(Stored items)
// tb_vq_sequencer: checks the segment schedule of the sequencer.
// A counter stands in for the input FIFO (vectors arrive at random times,
// pop removes one). Checks, cycle by cycle, that every strobe sits at its
// phase inside the 19-cycle segment; that back-to-back vectors are popped
// exactly 19 cycles apart; that each vector's result strobe (out_wr) comes
// 17 cycles after its pop when nothing holds the pipeline; that no segment
// starts while hold is high; and that every vector gets exactly one
// ps_load and one out_wr.
module tb_vq_sequencer;
  import vq_pkg::*;
  logic clk = 0;
  always #5 clk = ~clk;

  logic     rst, vec_avail, hold, running, v1, v2;
  vq_ctrl_t ctrl;
  phase_t   phase;
  int checks = 0, failures = 0;
  int avail_cnt = 0, pushed = 0, pops = 0, loads = 0, outs = 0;
  int cyc = 0, seg_t = 99, last_pop = -100, b2b = 0, holds_seen = 0;
  bit hold_prev = 0, gaps_free = 1;
  int pop_times [$];

  vq_sequencer dut (.clk, .rst, .vec_avail, .hold, .ctrl, .running, .phase, .v1, .v2);

  assign vec_avail = (avail_cnt > 0);

  initial begin
    repeat (40000) @(posedge clk);
    failures++;
    $display("watchdog expired");
    $display("TB_RESULT checks=%0d failures=%0d", checks, failures);
    $finish;
  end

  task automatic chk(input bit ok, input string what);
    checks++;
    if (!ok) begin failures++; $display("FAIL @%0d: %s", cyc, what); end
  endtask

  // monitor
  always @(negedge clk) if (!rst) begin
    cyc++;
    if (ctrl.acc_clr) begin
      chk(!hold_prev, "segment started while hold");
      chk(seg_t >= 18, "segment shorter than 19 cycles");
      seg_t = 0;
    end else seg_t++;
    chk(ctrl.rd_en   == (seg_t <= 15), "rd_en phase");
    chk(ctrl.diff_en == (seg_t >= 1 && seg_t <= 16), "diff_en phase");
    chk(ctrl.acc_en  == (seg_t >= 2 && seg_t <= 17), "acc_en phase");
    if (ctrl.ps_load)  chk(seg_t == 18, "ps_load phase");
    if (ctrl.wta_init) chk(seg_t == 18, "wta_init phase");
    if (ctrl.shift_en) chk(seg_t <= 11, "shift phase");
    if (ctrl.wta3_en)  chk(seg_t >= 1 && seg_t <= 12, "wta3 phase");
    if (ctrl.pop) begin
      chk(seg_t == 15, "pop phase");
      chk(avail_cnt > 0, "pop with no vector");
      if (cyc - last_pop == 19) b2b++;
      last_pop = cyc;
      pop_times.push_back(cyc);
      pops++;
    end
    if (ctrl.ps_load) loads++;
    if (ctrl.out_wr) begin
      chk(seg_t == 13, "out_wr phase");
      chk(pop_times.size() > 0, "out_wr without a vector");
      if (pop_times.size() > 0) begin
        if (gaps_free) chk(cyc - pop_times[0] == 17, $sformatf("result latency %0d", cyc - pop_times[0]));
        else chk(cyc - pop_times[0] >= 17, "result too early");
        void'(pop_times.pop_front());
      end
      outs++;
    end
    hold_prev = hold;
    if (hold) holds_seen++;
  end

  always @(posedge clk) if (ctrl.pop) avail_cnt--;

  task automatic add_vectors(input int n);
    @(negedge clk);
    avail_cnt += n; pushed += n;
  endtask

  initial begin
    rst = 1; hold = 0;
    repeat (3) @(negedge clk);
    rst = 0;
    // single vector, then idle
    add_vectors(1);
    repeat (60) @(negedge clk);
    chk(outs == 1, "single vector not finished");
    // a burst: back-to-back segments
    add_vectors(10);
    repeat (250) @(negedge clk);
    chk(outs == 11, "burst not finished");
    chk(b2b >= 9, "burst not processed every 19 cycles");
    // random arrivals with random hold
    gaps_free = 0;
    fork
      begin
        repeat (60) begin
          repeat ($urandom_range(0, 40)) @(negedge clk);
          add_vectors($urandom_range(1, 3));
        end
      end
      begin
        repeat (200) begin
          @(negedge clk);
          hold = ($urandom_range(0, 99) < 30);
          repeat ($urandom_range(0, 25)) @(negedge clk);
        end
        hold = 0;
      end
    join
    repeat (2000) @(negedge clk);
    chk(pops == pushed, $sformatf("pops %0d pushed %0d", pops, pushed));
    chk(loads == pushed, "ps_load count");
    chk(outs == pushed, $sformatf("outs %0d pushed %0d", outs, pushed));
    chk(holds_seen > 0, "hold never exercised");
    chk(!running, "not idle at the end");
    $display("vectors=%0d back_to_back=%0d hold_cycles=%0d", pushed, b2b, holds_seen);
    $display("TB_RESULT checks=%0d failures=%0d", checks, failures);
    $finish;
  end
endmodule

**WORK ORDER:**
Go through the entries and copy every line with "burst".

**SOLUTION BELOW:**
    // a burst: back-to-back segments
    chk(outs == 11, "burst not finished");
    chk(b2b >= 9, "burst not processed every 19 cycles");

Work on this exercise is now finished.